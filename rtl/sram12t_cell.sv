// sram12t_cell: one storage bit of the board register.
//
// The chip builds this bit as a twelve-transistor cell: a transmission gate
// opened by write/write_b loads the bitline into a cross-coupled inverter
// pair, and a tristate inverter opened by read/read_b drives the stored
// value back onto the same bitline. Here the storage is a flip-flop that
// loads `bit_in` at the clock edge of a cycle with `write` set, and the
// tristate driver is an AND gate: `bit_out` is the stored value while `read`
// is set and zero otherwise, so the outputs of one column can be ORed into
// the shared bitline. The complementary strobes of the transistor cell are
// not needed in this form. The cell has no reset; the controller clears the
// board by writing zeros. Write data is visible on `bit_out` from the cycle
// after the write.
module sram12t_cell (
  input  logic clk,
  input  logic write,
  input  logic read,
  input  logic bit_in,
  output logic bit_out
);

  logic stored;

  always_ff @(posedge clk)
    if (write) stored <= bit_in;

  assign bit_out = read & stored;

endmodule
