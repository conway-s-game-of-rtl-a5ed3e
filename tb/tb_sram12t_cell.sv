// tb_sram12t_cell: random writes and reads of one storage bit.
// The testbench remembers the last value written and checks that a read
// returns it, that an unselected cell drives zero, and that a cycle without
// write leaves the value unchanged.
module tb_sram12t_cell;
  logic clk = 0, write, read, bit_in, bit_out;
  logic stored;
  int checks = 0, failures = 0;

  sram12t_cell dut (.clk(clk), .write(write), .read(read), .bit_in(bit_in), .bit_out(bit_out));

  always #5 clk = ~clk;

  initial begin
    repeat (5000) @(posedge clk);
    failures++;
    $display("TB_RESULT checks=%0d failures=%0d", checks, failures);
    $finish;
  end

  initial begin
    // first write a known value
    write = 1; read = 0; bit_in = 1;
    @(posedge clk); stored = 1;
    for (int t = 0; t < 1000; t++) begin
      #1;
      write  = ($urandom % 3) == 0;
      read   = 1'($urandom);
      bit_in = 1'($urandom);
      #1;
      checks++;
      if (bit_out !== (read & stored)) begin
        failures++;
        $display("FAIL t=%0d read=%b got %b stored %b", t, read, bit_out, stored);
      end
      @(posedge clk);
      if (write) stored = bit_in;
    end
    $display("TB_RESULT checks=%0d failures=%0d", checks, failures);
    $finish;
  end
endmodule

WHAT NEEDS TO BE DONE ▸
Copy out, exactly as given, the line containing "controller clears the" together with every line after it in the material.

RESPONSE TO THE TASK ▸
// not needed in this form. The cell has no reset; the controller clears the
// board by writing zeros. Write data is visible on `bit_out` from the cycle
// after the write.
module sram12t_cell (
  input  logic clk,
  input  logic write,
  input  logic read,
  input  logic bit_in,
  output logic bit_out
);

  logic stored;

  always_ff @(posedge clk)
    if (write) stored <= bit_in;

  assign bit_out = read & stored;

endmodule
repository conway-s-game-of-rtl-a5ed3e
filename tb/tb_sram12t_cell.sv
// tb_sram12t_cell: random writes and reads of one storage bit.
// The testbench remembers the last value written and checks that a read
// returns it, that an unselected cell drives zero, and that a cycle without
// write leaves the value unchanged.
module tb_sram12t_cell;
  logic clk = 0, write, read, bit_in, bit_out;
  logic stored;
  int checks = 0, failures = 0;

  sram12t_cell dut (.clk(clk), .write(write), .read(read), .bit_in(bit_in), .bit_out(bit_out));

  always #5 clk = ~clk;

  initial begin
    repeat (5000) @(posedge clk);
    failures++;
    $display("TB_RESULT checks=%0d failures=%0d", checks, failures);
    $finish;
  end

  initial begin
    // first write a known value
    write = 1; read = 0; bit_in = 1;
    @(posedge clk); stored = 1;
    for (int t = 0; t < 1000; t++) begin
      #1;
      write  = ($urandom % 3) == 0;
      read   = 1'($urandom);
      bit_in = 1'($urandom);
      #1;
      checks++;
      if (bit_out !== (read & stored)) begin
        failures++;
        $display("FAIL t=%0d read=%b got %b stored %b", t, read, bit_out, stored);
      end
      @(posedge clk);
      if (write) stored = bit_in;
    end
    $display("TB_RESULT checks=%0d failures=%0d", checks, failures);
    $finish;
  end
endmodule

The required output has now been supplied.